*** Block opens ***

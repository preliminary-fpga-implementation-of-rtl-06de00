// checksum: running checksum of the tree words received from the host.
//
// Each accepted 64-bit tree word adds its two 32-bit halves into a 32-bit
// wrap-around sum (algorithm chosen by this design). The host computes the
// same sum over the words it sent and compares it with the CHECKSUM register
// to detect a transfer error. `clear` (start of a tree-load command) has
// priority over `en`. `count` is the number of words summed since the clear.
module checksum (
  input  logic        clk,
  input  logic        rst_n,
  input  logic        clear,
  input  logic        en,
  input  logic [63:0] word,
  output logic [31:0] sum,
  output logic [15:0] count
);

  always_ff @(posedge clk) begin
    if (!rst_n || clear) begin
      sum   <= '0;
      count <= '0;
    end else if (en) begin
      sum   <= sum + word[63:32] + word[31:0];
      count <= count + 16'd1;
    end
  end

endmodule
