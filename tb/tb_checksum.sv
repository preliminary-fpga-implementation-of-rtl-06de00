// tb_checksum: random words with random enables and occasional clears,
// compared with a reference 32-bit sum of both word halves and a word count.
module tb_checksum;
  logic clk = 0, rst_n, clear, en;
  logic [63:0] word;
  logic [31:0] sum, rs;
  logic [15:0] count, rc;
  int checks = 0, failures = 0;

  checksum dut (.*);
  always #5 clk = ~clk;

  initial begin
    repeat (50000) @(posedge clk);
    failures++;
    $display("TB_RESULT checks=%0d failures=%0d", checks, failures);
    $finish;
  end

  initial begin
    rst_n = 0; clear = 0; en = 0; word = 0;
    @(negedge clk); @(negedge clk);
    rst_n = 1; rs = 0; rc = 0;
    for (int t = 0; t < 3000; t++) begin
      clear = ($urandom_range(0, 200) == 0);
      en = 1'($urandom); word = {$urandom, $urandom};
      if (clear) begin rs = 0; rc = 0; end
      else if (en) begin rs = rs + word[63:32] + word[31:0]; rc = rc + 1; end
      @(negedge clk);
      checks++;
      if (sum != rs || count != rc) begin
        failures++;
        if (failures < 10) $display("t%0d got %h/%0d want %h/%0d", t, sum, count, rs, rc);
      end
    end
    $display("TB_RESULT checks=%0d failures=%0d", checks, failures);
    $finish;
  end
endmodule
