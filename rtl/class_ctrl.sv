// class_ctrl: control unit of one class module.
//
// Three states. IDLE: the trees RAM address comes from outside (sel_ext), and
// `load` writes the word presented there (we). `start` clears the node pointer
// (REG0) and the score (REG1) and enters RUN. RUN: every clock the node pointer
// takes the next address (load_node) and, on a leaf, the score adds the
// prediction (acc_en); a leaf whose last-tree mark is set ends the walk in
// DONE, where `finish` stays high until the next `start`. DONE behaves like
// IDLE for loads and read-back. The start/load inputs and the RAM
// write-enable / load_node outputs follow the original class diagram; the
// state encoding is this design's own. A `start` during RUN is ignored, and
// so is `load`.
module class_ctrl (
  input  logic clk,
  input  logic rst_n,
  input  logic start,
  input  logic load,
  input  logic is_leaf,
  input  logic last_tree,
  output logic we,
  output logic sel_ext,
  output logic load_node,
  output logic clear,
  output logic acc_en,
  output logic busy,
  output logic finish
);

  typedef enum logic [1:0] {S_IDLE, S_RUN, S_DONE} state_e;
  state_e state, state_nx;

  always_ff @(posedge clk) begin
    if (!rst_n) state <= S_IDLE;
    else        state <= state_nx;
  end

  // Outputs are decoded separately from the next-state logic: sel_ext steers
  // the RAM address whose data feeds is_leaf/last_tree back in, so keeping it
  // a function of the state alone avoids even an apparent combinational loop.
  assign sel_ext   = (state != S_RUN);
  assign we        = sel_ext && load;
  assign clear     = sel_ext && start;
  assign load_node = (state == S_RUN);
  assign acc_en    = (state == S_RUN) && is_leaf;

  always_comb begin
    state_nx = state;
    unique case (state)
      S_IDLE, S_DONE: if (start) state_nx = S_RUN;
      S_RUN:          if (is_leaf && last_tree) state_nx = S_DONE;
      default:        state_nx = S_IDLE;
    endcase
  end

  assign busy   = (state == S_RUN);
  assign finish = (state == S_DONE);

endmodule
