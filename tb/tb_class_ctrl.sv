// tb_class_ctrl: random start/load/is_leaf/last_tree stimulus against a
// reference model of the three-state control (idle, run, done). Every
// output is compared every clock.
module tb_class_ctrl;
  logic clk = 0, rst_n, start, load, is_leaf, last_tree;
  logic we, sel_ext, load_node, clear, acc_en, busy, finish;
  int checks = 0, failures = 0, runs = 0, loads = 0;
  int st; // 0 idle, 1 run, 2 done

  class_ctrl dut (.*);
  always #5 clk = ~clk;

  initial begin
    repeat (50000) @(posedge clk);
    failures++;
    $display("TB_RESULT checks=%0d failures=%0d", checks, failures);
    $finish;
  end

  initial begin
    logic e_we, e_sel, e_ln, e_clr, e_acc;
    rst_n = 0; start = 0; load = 0; is_leaf = 0; last_tree = 0;
    @(negedge clk); @(negedge clk);
    rst_n = 1; st = 0;
    for (int t = 0; t < 5000; t++) begin
      start = ($urandom_range(0, 9) == 0);
      load = 1'($urandom);
      is_leaf = 1'($urandom);
      last_tree = ($urandom_range(0, 5) == 0);
      #1;
      e_we  = (st != 1) && load;
      e_sel = (st != 1);
      e_ln  = (st == 1);
      e_clr = (st != 1) && start;
      e_acc = (st == 1) && is_leaf;
      checks++;
      if (we != e_we || sel_ext != e_sel || load_node != e_ln || clear != e_clr ||
          acc_en != e_acc || busy != (st == 1) || finish != (st == 2)) begin
        failures++;
        if (failures < 10) $display("t%0d st %0d: we%b sel%b ln%b clr%b acc%b busy%b fin%b", t, st,
                                    we, sel_ext, load_node, clear, acc_en, busy, finish);
      end
      if (e_we) loads++;
      if (st != 1 && start) begin st = 1; runs++; end
      else if (st == 1 && is_leaf && last_tree) st = 2;
      @(negedge clk);
    end
    checks++;
    if (runs == 0 || loads == 0) failures++;
    $display("TB_RESULT checks=%0d failures=%0d", checks, failures);
    $finish;
  end
endmodule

*** Block closes ***

THE PROBLEM
Please give back only the lines between the first line of the entries and the line with "if (clear) begin rs = 0; rc = 0; end", both ends included, word for word.

EXERCISE RESPONSE
repository preliminary-fpga-implementation-of-rtl-06de00
// checksum: running checksum of the tree words received from the host.
//
// Each accepted 64-bit tree word adds its two 32-bit halves into a 32-bit
// wrap-around sum (algorithm chosen by this design). The host computes the
// same sum over the words it sent and compares it with the CHECKSUM register
// to detect a transfer error. `clear` (start of a tree-load command) has
// priority over `en`. `count` is the number of words summed since the clear.
module checksum (
  input  logic        clk,
  input  logic        rst_n,
  input  logic        clear,
  input  logic        en,
  input  logic [63:0] word,
  output logic [31:0] sum,
  output logic [15:0] count
);

  always_ff @(posedge clk) begin
    if (!rst_n || clear) begin
      sum   <= '0;
      count <= '0;
    end else if (en) begin
      sum   <= sum + word[63:32] + word[31:0];
      count <= count + 16'd1;
    end
  end

endmodule
filename tb/tb_checksum.sv
repository preliminary-fpga-implementation-of-rtl-06de00
// tb_checksum: random words with random enables and occasional clears,
// compared with a reference 32-bit sum of both word halves and a word count.
module tb_checksum;
  logic clk = 0, rst_n, clear, en;
  logic [63:0] word;
  logic [31:0] sum, rs;
  logic [15:0] count, rc;
  int checks = 0, failures = 0;

  checksum dut (.*);
  always #5 clk = ~clk;

  initial begin
    repeat (50000) @(posedge clk);
    failures++;
    $display("TB_RESULT checks=%0d failures=%0d", checks, failures);
    $finish;
  end

  initial begin
    rst_n = 0; clear = 0; en = 0; word = 0;
    @(negedge clk); @(negedge clk);
    rst_n = 1; rs = 0; rc = 0;
    for (int t = 0; t < 3000; t++) begin
      clear = ($urandom_range(0, 200) == 0);
      en = 1'($urandom); word = {$urandom, $urandom};
      if (clear) begin rs = 0; rc = 0; end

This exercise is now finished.